- Work item
Search the records that follow and extract every line containing the string "choices".

- Data for analysis

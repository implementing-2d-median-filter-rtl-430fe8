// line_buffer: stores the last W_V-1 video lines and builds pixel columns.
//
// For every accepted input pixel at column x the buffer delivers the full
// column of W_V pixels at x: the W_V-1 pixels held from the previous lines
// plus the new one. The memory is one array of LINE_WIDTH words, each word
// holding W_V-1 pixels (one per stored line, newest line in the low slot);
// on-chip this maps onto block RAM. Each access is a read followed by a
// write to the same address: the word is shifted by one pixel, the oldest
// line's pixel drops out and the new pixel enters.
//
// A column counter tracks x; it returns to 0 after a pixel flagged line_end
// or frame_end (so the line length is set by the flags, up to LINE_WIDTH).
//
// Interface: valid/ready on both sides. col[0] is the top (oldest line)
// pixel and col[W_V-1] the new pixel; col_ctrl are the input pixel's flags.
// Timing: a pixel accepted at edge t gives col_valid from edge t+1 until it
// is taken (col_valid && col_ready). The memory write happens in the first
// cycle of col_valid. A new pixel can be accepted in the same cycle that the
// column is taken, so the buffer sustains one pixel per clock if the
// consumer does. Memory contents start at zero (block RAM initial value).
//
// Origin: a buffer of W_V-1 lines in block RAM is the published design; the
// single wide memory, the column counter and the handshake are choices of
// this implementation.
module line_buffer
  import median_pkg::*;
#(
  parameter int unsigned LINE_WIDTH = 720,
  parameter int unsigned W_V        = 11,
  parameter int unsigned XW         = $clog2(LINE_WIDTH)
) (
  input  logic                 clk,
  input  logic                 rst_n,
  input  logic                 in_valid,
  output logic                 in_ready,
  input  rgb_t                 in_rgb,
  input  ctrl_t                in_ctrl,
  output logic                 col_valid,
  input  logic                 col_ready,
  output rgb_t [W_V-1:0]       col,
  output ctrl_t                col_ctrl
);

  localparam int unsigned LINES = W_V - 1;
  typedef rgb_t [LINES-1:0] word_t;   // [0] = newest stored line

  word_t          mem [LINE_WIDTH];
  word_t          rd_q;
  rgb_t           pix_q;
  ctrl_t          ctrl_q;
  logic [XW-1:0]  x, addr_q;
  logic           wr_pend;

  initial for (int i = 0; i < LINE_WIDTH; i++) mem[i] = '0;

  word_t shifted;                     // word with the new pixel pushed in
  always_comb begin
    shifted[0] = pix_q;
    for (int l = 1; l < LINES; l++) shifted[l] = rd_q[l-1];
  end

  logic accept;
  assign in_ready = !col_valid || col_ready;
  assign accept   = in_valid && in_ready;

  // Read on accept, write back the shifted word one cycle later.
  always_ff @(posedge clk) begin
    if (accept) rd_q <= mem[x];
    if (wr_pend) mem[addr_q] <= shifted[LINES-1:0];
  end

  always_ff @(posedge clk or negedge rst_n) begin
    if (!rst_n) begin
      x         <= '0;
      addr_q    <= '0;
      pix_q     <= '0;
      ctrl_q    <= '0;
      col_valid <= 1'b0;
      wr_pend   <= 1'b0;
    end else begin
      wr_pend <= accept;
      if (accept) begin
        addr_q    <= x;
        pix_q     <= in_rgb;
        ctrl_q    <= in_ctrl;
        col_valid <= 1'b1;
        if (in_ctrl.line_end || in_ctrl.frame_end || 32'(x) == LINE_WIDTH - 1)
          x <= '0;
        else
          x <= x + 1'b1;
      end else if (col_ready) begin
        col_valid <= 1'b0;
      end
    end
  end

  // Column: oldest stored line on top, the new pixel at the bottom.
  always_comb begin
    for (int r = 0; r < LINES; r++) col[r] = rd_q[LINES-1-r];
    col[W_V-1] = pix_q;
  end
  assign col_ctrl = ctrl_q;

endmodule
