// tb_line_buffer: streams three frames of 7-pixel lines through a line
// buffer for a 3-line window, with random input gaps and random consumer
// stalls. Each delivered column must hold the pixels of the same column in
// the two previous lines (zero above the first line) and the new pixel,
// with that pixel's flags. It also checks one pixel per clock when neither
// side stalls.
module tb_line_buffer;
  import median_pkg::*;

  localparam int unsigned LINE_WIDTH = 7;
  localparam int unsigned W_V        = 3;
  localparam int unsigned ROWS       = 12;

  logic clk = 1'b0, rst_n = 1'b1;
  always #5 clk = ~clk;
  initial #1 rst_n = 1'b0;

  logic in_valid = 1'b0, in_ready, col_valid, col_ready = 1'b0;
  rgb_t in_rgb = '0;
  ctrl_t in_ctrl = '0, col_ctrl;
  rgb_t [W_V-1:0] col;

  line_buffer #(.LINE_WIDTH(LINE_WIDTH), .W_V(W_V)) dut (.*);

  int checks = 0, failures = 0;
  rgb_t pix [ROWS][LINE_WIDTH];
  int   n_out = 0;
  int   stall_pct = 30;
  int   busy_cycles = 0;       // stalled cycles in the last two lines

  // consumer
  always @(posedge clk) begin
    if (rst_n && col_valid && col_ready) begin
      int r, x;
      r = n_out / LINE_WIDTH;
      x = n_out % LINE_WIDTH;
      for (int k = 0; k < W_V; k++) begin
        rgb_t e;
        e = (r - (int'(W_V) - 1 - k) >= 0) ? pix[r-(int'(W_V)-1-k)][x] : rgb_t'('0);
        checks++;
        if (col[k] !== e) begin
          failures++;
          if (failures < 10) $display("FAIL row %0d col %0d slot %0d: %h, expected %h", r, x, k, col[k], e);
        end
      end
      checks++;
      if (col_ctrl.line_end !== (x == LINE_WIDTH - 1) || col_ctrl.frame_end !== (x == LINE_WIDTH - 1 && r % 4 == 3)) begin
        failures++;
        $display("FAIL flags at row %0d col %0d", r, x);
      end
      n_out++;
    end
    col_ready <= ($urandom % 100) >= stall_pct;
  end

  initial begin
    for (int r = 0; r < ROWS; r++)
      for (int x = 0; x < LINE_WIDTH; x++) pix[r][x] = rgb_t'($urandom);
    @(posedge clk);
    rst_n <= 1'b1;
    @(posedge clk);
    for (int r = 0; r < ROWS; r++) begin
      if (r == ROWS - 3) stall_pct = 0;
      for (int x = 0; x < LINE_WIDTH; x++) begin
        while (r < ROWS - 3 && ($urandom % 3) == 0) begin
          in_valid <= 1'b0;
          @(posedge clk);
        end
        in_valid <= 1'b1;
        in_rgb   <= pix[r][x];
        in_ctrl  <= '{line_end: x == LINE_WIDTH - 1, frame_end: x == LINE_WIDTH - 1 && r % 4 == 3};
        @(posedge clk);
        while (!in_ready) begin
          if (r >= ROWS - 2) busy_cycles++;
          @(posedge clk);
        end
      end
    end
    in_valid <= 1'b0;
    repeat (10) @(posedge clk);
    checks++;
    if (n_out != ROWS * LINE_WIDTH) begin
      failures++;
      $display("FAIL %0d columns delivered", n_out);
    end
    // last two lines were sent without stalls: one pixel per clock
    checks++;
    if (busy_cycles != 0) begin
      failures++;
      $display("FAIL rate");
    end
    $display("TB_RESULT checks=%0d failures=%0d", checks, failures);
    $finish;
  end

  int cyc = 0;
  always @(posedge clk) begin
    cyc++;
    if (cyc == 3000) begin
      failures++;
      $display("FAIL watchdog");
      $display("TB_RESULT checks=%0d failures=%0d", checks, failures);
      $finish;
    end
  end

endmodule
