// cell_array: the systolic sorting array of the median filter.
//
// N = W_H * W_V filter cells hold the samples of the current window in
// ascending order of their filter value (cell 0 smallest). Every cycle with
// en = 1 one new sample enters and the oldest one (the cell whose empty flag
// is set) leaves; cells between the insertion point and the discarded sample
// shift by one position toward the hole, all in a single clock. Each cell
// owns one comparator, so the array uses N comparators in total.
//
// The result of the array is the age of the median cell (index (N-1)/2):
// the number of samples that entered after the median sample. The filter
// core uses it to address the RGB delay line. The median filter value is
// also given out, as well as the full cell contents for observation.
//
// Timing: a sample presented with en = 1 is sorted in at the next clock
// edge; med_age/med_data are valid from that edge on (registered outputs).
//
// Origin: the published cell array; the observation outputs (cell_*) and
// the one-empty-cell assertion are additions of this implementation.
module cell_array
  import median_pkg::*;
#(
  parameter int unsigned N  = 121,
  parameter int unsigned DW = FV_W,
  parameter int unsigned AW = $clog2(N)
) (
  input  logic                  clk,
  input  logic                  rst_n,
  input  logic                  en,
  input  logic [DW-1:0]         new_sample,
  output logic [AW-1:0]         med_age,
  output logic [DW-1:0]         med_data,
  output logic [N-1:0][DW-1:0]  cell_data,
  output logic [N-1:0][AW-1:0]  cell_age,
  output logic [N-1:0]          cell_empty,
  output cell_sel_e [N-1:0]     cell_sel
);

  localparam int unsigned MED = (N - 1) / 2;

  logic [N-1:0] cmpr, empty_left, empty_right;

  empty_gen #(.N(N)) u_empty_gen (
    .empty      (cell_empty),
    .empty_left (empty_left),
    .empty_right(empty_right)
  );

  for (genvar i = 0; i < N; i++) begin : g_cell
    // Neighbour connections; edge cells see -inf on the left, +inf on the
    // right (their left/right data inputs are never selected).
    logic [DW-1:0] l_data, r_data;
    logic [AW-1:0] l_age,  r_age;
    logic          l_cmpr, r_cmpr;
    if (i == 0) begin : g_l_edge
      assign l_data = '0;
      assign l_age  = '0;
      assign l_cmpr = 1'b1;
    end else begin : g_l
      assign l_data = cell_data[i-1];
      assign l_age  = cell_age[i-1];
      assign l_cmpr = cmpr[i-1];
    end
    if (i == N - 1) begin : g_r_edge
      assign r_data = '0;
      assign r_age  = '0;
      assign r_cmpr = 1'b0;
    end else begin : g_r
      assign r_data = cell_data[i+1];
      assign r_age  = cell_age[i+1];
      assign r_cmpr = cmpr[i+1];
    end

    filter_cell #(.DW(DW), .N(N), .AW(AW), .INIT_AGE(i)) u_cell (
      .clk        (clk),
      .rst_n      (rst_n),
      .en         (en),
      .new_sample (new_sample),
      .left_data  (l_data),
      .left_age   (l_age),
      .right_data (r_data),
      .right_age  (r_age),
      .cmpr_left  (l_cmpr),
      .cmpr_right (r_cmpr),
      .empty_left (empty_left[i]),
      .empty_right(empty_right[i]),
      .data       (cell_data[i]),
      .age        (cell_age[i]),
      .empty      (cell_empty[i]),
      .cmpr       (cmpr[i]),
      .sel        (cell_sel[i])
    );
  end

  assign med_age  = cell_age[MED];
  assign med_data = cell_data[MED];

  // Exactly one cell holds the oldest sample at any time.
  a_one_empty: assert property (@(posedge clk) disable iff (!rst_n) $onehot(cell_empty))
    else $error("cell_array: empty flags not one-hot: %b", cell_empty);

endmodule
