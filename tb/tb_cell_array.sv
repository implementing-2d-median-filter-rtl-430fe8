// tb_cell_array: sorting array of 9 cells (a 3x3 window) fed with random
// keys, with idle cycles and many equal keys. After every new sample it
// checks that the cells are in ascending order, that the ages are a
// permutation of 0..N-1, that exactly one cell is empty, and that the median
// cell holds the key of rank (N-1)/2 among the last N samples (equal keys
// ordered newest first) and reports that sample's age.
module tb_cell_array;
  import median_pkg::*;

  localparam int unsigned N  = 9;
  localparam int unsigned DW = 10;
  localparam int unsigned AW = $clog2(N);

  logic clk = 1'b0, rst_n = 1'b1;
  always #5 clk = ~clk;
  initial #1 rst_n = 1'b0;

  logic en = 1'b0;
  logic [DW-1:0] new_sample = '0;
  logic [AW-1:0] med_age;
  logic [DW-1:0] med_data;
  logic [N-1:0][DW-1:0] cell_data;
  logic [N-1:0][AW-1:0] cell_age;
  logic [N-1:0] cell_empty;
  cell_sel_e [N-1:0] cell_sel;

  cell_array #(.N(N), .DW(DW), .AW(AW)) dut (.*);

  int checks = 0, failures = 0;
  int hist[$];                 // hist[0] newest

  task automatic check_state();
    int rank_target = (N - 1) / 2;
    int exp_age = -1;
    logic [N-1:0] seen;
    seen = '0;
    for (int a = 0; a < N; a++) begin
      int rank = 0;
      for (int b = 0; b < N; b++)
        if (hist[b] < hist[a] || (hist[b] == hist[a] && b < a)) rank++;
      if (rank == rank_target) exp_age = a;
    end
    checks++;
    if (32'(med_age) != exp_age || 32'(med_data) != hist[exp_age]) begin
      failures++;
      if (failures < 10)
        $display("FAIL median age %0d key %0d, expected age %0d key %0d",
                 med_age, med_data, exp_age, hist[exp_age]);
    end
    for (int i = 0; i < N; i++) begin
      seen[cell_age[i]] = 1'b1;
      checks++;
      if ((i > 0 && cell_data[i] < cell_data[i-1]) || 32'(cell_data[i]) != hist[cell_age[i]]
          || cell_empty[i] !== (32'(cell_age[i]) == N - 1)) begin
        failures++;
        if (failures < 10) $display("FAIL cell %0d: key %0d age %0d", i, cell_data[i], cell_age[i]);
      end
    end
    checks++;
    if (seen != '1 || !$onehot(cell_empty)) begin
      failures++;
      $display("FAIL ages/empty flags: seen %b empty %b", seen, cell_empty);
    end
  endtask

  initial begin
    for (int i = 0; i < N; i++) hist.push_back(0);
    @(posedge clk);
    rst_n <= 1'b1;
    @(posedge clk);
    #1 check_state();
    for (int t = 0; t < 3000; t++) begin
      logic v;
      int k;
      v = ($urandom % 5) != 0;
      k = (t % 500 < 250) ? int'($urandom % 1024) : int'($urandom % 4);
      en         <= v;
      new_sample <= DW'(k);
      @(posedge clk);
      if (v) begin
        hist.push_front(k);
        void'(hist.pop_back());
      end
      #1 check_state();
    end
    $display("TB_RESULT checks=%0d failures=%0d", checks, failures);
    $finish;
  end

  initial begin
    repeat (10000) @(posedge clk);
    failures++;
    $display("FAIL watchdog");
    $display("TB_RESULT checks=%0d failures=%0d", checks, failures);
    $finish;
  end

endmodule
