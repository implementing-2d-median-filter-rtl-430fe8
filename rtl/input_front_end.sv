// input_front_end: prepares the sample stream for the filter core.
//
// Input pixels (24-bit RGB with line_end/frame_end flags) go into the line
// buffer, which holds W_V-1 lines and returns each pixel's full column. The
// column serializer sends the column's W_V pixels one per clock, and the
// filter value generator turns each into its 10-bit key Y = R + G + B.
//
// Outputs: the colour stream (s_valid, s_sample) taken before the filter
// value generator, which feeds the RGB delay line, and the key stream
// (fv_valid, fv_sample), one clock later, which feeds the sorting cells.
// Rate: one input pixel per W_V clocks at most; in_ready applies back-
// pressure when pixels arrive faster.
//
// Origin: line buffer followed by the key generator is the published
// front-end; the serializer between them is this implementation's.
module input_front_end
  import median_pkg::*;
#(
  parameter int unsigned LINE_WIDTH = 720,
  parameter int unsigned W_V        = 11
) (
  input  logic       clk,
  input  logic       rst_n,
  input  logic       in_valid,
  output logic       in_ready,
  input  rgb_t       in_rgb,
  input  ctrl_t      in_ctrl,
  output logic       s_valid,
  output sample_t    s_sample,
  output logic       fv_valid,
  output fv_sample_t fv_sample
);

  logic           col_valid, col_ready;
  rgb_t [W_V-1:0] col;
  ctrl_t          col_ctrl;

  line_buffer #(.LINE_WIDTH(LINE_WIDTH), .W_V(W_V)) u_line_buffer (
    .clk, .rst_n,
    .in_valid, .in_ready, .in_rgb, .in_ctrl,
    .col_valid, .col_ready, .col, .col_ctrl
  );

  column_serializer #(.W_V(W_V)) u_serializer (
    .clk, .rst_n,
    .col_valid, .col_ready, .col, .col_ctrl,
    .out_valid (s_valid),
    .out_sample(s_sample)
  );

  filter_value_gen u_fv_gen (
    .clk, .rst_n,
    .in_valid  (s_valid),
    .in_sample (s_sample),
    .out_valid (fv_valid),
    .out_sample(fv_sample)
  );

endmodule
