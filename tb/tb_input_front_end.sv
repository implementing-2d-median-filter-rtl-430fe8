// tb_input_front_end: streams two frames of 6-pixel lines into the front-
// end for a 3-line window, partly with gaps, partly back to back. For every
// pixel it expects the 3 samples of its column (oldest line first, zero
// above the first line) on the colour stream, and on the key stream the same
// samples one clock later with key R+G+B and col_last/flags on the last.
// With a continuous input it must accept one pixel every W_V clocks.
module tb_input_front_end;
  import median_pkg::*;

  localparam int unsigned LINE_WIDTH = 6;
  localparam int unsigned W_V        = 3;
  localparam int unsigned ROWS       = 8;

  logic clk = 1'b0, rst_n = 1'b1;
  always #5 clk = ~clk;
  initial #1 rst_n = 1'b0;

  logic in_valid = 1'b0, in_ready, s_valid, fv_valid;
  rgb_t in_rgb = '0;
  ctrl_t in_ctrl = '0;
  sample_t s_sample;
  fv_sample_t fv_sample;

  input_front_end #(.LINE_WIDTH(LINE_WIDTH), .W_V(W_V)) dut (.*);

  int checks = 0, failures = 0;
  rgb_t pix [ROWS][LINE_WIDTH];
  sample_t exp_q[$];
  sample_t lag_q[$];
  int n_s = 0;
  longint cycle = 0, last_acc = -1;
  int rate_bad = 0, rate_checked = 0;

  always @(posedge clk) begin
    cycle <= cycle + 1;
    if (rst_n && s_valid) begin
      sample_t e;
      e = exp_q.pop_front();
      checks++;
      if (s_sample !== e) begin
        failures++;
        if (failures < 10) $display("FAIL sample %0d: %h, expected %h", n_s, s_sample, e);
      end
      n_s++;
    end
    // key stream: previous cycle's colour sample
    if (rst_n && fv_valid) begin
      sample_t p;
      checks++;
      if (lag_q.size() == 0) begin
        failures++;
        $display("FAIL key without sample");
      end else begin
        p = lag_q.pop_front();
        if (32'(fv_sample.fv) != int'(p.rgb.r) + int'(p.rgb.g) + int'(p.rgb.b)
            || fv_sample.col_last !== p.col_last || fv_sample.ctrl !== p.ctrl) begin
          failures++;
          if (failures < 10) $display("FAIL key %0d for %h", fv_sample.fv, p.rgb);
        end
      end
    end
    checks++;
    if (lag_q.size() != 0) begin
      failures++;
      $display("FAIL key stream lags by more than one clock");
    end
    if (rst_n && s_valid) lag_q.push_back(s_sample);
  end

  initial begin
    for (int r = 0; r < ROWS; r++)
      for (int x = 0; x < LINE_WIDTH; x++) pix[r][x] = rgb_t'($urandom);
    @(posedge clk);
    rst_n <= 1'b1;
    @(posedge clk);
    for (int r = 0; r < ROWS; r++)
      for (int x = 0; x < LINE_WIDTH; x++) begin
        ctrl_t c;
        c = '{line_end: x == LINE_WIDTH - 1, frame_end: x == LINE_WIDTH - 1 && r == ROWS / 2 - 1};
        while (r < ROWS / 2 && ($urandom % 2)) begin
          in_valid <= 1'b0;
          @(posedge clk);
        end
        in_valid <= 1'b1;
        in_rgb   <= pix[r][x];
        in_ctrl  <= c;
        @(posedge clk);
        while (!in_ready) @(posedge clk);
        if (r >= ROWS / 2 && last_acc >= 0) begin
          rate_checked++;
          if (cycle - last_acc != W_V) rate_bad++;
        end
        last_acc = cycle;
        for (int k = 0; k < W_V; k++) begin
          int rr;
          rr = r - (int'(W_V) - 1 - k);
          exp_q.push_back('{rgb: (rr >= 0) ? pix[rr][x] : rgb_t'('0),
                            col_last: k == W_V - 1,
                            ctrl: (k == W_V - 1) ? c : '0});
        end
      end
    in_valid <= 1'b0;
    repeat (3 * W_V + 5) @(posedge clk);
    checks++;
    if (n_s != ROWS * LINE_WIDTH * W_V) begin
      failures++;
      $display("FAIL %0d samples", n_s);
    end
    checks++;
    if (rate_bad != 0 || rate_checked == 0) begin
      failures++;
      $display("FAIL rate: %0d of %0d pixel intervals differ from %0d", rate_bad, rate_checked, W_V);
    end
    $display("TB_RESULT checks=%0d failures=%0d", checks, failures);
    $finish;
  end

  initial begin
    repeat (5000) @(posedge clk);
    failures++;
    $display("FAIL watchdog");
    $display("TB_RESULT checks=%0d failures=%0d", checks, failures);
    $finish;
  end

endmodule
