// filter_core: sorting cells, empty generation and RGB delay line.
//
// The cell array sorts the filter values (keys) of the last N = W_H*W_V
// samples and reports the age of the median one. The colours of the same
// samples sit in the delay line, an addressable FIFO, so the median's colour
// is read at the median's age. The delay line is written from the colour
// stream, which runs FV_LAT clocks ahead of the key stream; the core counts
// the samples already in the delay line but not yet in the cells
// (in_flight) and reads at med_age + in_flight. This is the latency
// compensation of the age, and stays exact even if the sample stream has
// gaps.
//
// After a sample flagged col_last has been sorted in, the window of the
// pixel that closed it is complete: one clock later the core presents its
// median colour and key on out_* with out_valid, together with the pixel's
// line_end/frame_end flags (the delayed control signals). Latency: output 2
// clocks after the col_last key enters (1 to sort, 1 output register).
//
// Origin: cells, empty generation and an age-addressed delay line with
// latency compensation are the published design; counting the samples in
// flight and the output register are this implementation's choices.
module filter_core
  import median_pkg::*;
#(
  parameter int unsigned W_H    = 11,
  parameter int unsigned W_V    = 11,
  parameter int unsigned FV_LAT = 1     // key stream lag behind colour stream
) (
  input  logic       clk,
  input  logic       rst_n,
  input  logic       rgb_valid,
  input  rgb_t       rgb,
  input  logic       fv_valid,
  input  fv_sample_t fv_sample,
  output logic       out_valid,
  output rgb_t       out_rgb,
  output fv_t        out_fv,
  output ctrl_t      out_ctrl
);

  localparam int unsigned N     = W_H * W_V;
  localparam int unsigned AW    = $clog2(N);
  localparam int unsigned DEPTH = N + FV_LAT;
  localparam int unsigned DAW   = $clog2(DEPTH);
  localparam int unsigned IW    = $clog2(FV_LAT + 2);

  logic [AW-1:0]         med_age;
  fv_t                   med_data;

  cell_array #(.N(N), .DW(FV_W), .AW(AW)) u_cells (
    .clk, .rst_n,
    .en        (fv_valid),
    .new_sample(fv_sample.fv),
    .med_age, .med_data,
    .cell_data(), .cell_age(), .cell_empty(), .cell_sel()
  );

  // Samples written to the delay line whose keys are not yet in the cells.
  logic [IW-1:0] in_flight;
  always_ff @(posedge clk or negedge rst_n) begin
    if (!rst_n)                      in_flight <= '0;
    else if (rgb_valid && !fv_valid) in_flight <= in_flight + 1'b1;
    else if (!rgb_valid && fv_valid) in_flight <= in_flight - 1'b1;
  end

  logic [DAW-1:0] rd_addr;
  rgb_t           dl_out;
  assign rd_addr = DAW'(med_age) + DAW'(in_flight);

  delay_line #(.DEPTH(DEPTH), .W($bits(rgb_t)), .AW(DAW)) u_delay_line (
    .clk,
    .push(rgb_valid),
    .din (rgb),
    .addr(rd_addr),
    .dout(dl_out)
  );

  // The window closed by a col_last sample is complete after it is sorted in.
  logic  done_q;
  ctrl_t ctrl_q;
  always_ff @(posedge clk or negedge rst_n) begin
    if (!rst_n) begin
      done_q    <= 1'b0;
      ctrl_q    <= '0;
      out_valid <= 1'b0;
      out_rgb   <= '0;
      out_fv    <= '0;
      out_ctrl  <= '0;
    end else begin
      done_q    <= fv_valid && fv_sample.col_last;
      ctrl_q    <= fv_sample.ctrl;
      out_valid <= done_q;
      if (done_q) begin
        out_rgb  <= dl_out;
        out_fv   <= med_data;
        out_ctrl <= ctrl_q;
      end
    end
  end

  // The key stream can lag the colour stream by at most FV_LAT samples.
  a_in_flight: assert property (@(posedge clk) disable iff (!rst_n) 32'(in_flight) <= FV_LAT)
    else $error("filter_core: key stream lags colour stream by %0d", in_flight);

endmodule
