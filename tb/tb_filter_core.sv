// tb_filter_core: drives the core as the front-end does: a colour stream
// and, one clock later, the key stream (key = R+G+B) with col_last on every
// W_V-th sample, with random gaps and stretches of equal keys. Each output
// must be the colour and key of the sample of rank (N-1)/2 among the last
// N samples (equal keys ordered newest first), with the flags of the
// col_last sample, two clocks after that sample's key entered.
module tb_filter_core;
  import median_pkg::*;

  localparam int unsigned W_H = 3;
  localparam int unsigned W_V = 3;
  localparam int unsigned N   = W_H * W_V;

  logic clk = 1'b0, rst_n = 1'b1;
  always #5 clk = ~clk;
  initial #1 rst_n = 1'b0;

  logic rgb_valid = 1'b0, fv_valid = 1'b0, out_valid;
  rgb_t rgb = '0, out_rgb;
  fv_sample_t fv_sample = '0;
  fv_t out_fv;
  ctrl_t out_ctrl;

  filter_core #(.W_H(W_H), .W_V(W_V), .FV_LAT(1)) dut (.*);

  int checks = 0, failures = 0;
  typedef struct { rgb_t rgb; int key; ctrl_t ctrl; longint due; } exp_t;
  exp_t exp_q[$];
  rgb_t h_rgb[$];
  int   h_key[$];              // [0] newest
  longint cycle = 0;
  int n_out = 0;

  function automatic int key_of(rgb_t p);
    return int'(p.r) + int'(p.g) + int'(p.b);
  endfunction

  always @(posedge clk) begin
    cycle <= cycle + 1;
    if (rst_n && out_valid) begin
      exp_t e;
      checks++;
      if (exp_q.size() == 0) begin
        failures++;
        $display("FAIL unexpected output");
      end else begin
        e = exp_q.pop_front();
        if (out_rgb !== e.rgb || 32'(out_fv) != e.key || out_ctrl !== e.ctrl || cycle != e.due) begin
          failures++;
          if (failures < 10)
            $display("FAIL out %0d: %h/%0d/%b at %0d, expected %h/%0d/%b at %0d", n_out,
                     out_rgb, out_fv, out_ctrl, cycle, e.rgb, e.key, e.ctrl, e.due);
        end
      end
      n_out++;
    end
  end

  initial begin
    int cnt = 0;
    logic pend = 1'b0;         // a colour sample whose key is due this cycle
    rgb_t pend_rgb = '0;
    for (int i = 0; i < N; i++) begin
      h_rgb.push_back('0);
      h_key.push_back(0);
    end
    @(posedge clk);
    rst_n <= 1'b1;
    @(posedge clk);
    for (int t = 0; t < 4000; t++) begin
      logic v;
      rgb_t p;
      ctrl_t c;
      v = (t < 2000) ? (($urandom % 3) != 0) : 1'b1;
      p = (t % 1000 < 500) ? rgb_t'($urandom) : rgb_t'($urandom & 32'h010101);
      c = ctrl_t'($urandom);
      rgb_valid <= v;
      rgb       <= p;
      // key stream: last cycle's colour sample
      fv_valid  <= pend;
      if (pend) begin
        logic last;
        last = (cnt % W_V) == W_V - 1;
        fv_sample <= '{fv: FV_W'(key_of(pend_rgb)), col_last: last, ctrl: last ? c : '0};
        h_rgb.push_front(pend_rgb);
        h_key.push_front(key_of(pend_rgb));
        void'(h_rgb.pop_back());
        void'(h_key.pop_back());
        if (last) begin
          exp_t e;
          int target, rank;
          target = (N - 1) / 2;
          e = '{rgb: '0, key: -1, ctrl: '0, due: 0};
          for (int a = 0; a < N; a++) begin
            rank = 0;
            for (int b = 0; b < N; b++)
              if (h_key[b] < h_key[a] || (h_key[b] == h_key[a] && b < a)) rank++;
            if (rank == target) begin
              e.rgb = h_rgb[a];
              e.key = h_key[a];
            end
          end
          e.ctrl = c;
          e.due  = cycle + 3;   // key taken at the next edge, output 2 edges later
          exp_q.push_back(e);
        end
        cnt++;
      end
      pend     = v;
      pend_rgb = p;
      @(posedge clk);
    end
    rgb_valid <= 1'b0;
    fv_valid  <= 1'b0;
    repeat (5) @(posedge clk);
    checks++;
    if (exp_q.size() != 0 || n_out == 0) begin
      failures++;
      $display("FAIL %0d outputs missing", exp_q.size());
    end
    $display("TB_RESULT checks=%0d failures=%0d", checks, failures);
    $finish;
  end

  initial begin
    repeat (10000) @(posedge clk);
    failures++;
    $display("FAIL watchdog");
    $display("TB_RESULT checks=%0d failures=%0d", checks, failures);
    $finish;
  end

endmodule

- Answer below
// single wide memory, the column counter and the handshake are choices of
// flight and the output register are this implementation's choices.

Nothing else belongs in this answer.